What you should do: Report, as a single number, how many lines of the records contain the word "same".

Data records:

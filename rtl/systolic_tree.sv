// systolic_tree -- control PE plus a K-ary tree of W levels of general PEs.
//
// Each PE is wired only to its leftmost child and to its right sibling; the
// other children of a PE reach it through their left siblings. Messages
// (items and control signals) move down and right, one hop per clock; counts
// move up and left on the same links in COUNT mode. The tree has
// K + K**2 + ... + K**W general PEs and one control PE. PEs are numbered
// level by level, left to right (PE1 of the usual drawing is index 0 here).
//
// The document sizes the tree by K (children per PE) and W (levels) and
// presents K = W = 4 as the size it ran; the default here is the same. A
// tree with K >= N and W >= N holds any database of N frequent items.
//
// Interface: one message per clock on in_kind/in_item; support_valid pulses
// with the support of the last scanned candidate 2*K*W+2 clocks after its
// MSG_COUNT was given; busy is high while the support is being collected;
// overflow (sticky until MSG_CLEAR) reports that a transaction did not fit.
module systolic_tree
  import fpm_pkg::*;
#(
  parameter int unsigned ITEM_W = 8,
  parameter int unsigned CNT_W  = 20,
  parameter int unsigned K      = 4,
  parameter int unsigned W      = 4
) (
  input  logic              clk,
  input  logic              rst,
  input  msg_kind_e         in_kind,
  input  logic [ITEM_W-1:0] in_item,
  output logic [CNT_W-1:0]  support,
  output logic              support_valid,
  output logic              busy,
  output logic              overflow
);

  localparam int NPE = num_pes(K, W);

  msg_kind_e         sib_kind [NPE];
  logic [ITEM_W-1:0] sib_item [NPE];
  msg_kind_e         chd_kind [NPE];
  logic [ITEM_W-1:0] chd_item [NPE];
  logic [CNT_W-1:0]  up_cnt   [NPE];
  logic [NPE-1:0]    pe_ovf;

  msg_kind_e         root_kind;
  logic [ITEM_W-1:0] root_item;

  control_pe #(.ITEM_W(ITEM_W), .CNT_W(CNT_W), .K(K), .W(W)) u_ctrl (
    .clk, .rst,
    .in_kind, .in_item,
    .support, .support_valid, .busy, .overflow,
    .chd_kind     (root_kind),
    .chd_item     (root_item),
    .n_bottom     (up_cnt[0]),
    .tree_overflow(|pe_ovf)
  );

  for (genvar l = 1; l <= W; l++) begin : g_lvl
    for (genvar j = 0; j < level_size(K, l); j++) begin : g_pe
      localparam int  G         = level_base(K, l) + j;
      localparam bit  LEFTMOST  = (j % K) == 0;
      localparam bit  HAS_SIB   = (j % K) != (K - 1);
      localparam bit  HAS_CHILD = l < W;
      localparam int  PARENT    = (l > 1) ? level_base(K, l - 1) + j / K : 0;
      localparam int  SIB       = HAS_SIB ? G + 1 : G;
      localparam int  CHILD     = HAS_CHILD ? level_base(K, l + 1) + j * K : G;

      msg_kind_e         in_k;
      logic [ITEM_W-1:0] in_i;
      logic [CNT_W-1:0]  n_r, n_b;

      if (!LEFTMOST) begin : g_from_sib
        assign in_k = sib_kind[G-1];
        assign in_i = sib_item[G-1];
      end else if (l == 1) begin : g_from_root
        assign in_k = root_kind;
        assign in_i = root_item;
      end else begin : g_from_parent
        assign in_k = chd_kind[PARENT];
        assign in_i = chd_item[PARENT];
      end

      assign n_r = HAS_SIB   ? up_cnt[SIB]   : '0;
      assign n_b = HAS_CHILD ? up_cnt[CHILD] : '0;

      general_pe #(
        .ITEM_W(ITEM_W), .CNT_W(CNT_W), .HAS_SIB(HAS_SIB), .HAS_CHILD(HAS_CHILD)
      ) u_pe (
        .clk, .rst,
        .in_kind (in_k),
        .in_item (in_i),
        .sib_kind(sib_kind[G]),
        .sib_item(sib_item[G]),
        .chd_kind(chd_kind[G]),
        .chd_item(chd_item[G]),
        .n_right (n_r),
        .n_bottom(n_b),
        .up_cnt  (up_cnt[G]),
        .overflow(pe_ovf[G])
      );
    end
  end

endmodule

Final answer: 2